Treatment of Purchase Differentials : At the time of purchase, the difference in purchases arises from the difference between the investment cost and the book value of the underlying asset.
The difference in purchases has two components:
- The difference between the fair market value of the underlying asset and the value of the book.
- Goodwill: the difference between the investment cost and the fair market value of the underlying asset.
Differences in purchases should be amortized over their useful life; however, the new accounting guidance states that goodwill is not amortized or reduced to permanent disability, or the underlying asset is sold.

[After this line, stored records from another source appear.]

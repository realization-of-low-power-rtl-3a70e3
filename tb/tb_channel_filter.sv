// tb_channel_filter: end-to-end test of the channel filter at its default
// parameters (1180 taps, 16-bit coefficients, 8-bit samples).
//
// The reference is a plain convolution with the same designed coefficients,
// computed here with ordinary multiplies. The test sends a full-scale impulse
// (which reads the whole impulse response back, including the mirrored
// half), then random samples including the extremes, with random idle cycles
// between accepted samples. Every output is checked, and so is the one-cycle
// latency from in_valid to out_valid. It also counts how often each feature
// of the multiplier network was exercised by the coefficient set (each of
// the five subexpression kinds, coefficients split into two halves and kept
// whole, negative and zero coefficients) and how often the input stalled;
// one that never happened counts as a failure.
module tb_channel_filter;
  import fir_pkg::*;

  localparam int unsigned DATA_W = 8;
  localparam int unsigned COEF_W = 16;
  localparam int unsigned N      = 1180;
  localparam int unsigned ACC_W  = DATA_W + COEF_W + $clog2(N) + 1;
  localparam int          NRAND  = 1500;

  logic                     clk = 1'b0;
  logic                     rst_n = 1'b0;
  logic                     in_valid = 1'b0;
  logic signed [DATA_W-1:0] x_in = '0;
  logic                     out_valid;
  logic signed [ACC_W-1:0]  y_out;

  channel_filter dut (.*);

  always #5 clk = ~clk;

  int     checks   = 0;
  int     failures = 0;
  longint coef [N];
  longint hist [$];          // accepted samples, newest first
  longint expect_q [$];      // expected outputs in order
  int     stalls   = 0;
  int     cov_kind [NUM_BCS];
  int     cov_split = 0, cov_whole = 0, cov_neg = 0, cov_zero = 0;
  // Size of the multiplier network: adders and their summed widths (bits),
  // using the widths bse_cpm_mult gives each half and the joining adder.
  int     mult_adders = 0, mult_adder_bits = 0, nonzero_bits = 0;

  initial begin : watchdog
    repeat (20000) @(posedge clk);
    failures++;
    $display("watchdog expired");
    $display("TB_RESULT checks=%0d failures=%0d", checks, failures);
    $finish;
  end

  function automatic longint ref_out();
    longint acc = 0;
    for (int k = 0; k < N && k < hist.size(); k++) acc += coef[k] * hist[k];
    return acc;
  endfunction

  // Drive one sample: optional idle cycles first, then one accepted cycle.
  // in_valid is left high; the caller drops it after the last sample.
  task automatic send(longint v, int idle);
    for (int i = 0; i < idle; i++) begin
      in_valid <= 1'b0;
      x_in     <= DATA_W'($urandom);   // ignored while in_valid is low
      stalls++;
      @(posedge clk);
    end
    in_valid <= 1'b1;
    x_in     <= DATA_W'(v);
    hist.push_front(v);
    if (hist.size() > N) void'(hist.pop_back());
    expect_q.push_back(ref_out());
    @(posedge clk);
  endtask

  // Output checker and latency check.
  logic in_valid_d = 1'b0;
  always @(posedge clk) begin
    in_valid_d <= in_valid & rst_n;
    if (rst_n) begin
      checks++;
      if (out_valid !== in_valid_d) begin
        failures++;
        $display("FAIL out_valid=%0b, expected %0b", out_valid, in_valid_d);
      end
      if (out_valid) begin
        longint want;
        checks++;
        if (expect_q.size() == 0) begin
          failures++;
          $display("FAIL unexpected output");
        end else begin
          want = expect_q.pop_front();
          if (longint'(y_out) != want) begin
            failures++;
            if (failures < 10) $display("FAIL y=%0d want=%0d", y_out, want);
          end
        end
      end
    end
  end

  initial begin
    bse_plan_t pl;
    longint    m;
    for (int s = 0; s < NUM_BCS; s++) cov_kind[s] = 0;
    for (int k = 0; k < N; k++) begin
      coef[k] = lowpass_coef((k < (N + 1) / 2) ? k : N - 1 - k, N, 97200.0, 30000.0,
                             30500.0, 96.0, COEF_W);
      if (k < (N + 1) / 2) begin
        m  = (coef[k] < 0) ? -coef[k] : coef[k];
        pl = bse_plan(32'(m), COEF_W);
        for (int i = 0; i < int'(pl.n_terms); i++) cov_kind[pl.term[i].sel]++;
        if (pl.n_terms != 0 && pl.n_hi < pl.n_terms) cov_split++;
        if (pl.n_terms != 0 && pl.n_hi == pl.n_terms) cov_whole++;
        if (coef[k] < 0) cov_neg++;
        if (coef[k] == 0) cov_zero++;
        nonzero_bits += $countones(32'(m));
        if (pl.n_terms != 0) begin
          automatic int nh = int'(pl.n_hi);
          automatic int nl = int'(pl.n_terms) - nh;
          mult_adders     += nh - 1;
          mult_adder_bits += (nh - 1) * (DATA_W + int'(pl.hi_msb) - int'(pl.hi_lsb) + 1);
          if (nl > 0) begin
            mult_adders     += nl;
            mult_adder_bits += (nl - 1) * (DATA_W + int'(pl.lo_msb) - int'(pl.lo_lsb) + 1)
                               + (DATA_W + int'(pl.hi_msb) - int'(pl.lo_lsb) + 1);
          end
        end
      end
    end

    repeat (3) @(posedge clk);
    rst_n <= 1'b1;
    @(posedge clk);

    // Full-scale impulse: reads back h[0..N-1] times -128.
    send(-128, 0);
    for (int i = 1; i < N; i++) send(0, 0);
    // Random samples, extremes included, with random stalls.
    for (int i = 0; i < NRAND; i++) begin
      longint v;
      case ($urandom_range(0, 9))
        0:       v = 127;
        1:       v = -128;
        default: v = longint'($signed(DATA_W'($urandom)));
      endcase
      send(v, ($urandom_range(0, 3) == 0) ? int'($urandom_range(1, 3)) : 0);
    end
    in_valid <= 1'b0;
    repeat (3) @(posedge clk);
    checks++;
    if (expect_q.size() != 0) begin
      failures++;
      $display("FAIL %0d outputs missing", expect_q.size());
    end

    $display("coverage: x1=%0d x3=%0d x5=%0d x7=%0d x9=%0d split=%0d whole=%0d neg=%0d zero=%0d stalls=%0d",
             cov_kind[0], cov_kind[1], cov_kind[2], cov_kind[3], cov_kind[4],
             cov_split, cov_whole, cov_neg, cov_zero, stalls);
    $display("multiplier network: %0d nonzero coefficient bits, %0d adders, %0d adder bits (plus 4 shared subexpression adders)",
             nonzero_bits, mult_adders, mult_adder_bits);
    for (int s = 0; s < NUM_BCS; s++) begin
      checks++;
      if (cov_kind[s] == 0) begin failures++; $display("FAIL subexpression %0d unused", s); end
    end
    checks += 5;
    if (cov_split == 0) begin failures++; $display("FAIL no split coefficient"); end
    if (cov_whole == 0) begin failures++; $display("FAIL no unsplit coefficient"); end
    if (cov_neg   == 0) begin failures++; $display("FAIL no negative coefficient"); end
    if (cov_zero  == 0) begin failures++; $display("FAIL no zero coefficient"); end
    if (stalls    == 0) begin failures++; $display("FAIL no input stall"); end

    $display("TB_RESULT checks=%0d failures=%0d", checks, failures);
    $finish;
  end
endmodule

Over 50% ownership - Subsidiary
When the amount of stock purchased is more than 50% of the outstanding common stock, the purchasing company has control over the company being acquired. Control in this context is defined as the ability to guide policy and management. In this type of relationship the controlling company is the parent and the controlled company is a subsidiary. Parent companies need to issue consolidated financial statements at the end of the year to reflect this relationship.
The consolidated financial statements show parents and subsidiaries as a single entity. Throughout the year, the parent company may use the equity or cost method to account for its investment in a subsidiary. Every company keeps books separate. However, at the end of the year, consolidated paperwork is prepared to combine separate balances and to eliminate intercompany transactions, shareholder equity of subsidiaries and parent investment accounts. The result is a set of financial statements that reflect the financial results of the consolidated entity. There are three forms of combination: 1. Horizontal integration: is a combination of companies in the same line of business and market. 2. Vertical integration: is a combination of firms operating in different stages of production or distribution but respectively or both. 3. Conglomeration: is a combination of companies with unrelated and diverse product or service functions, or both.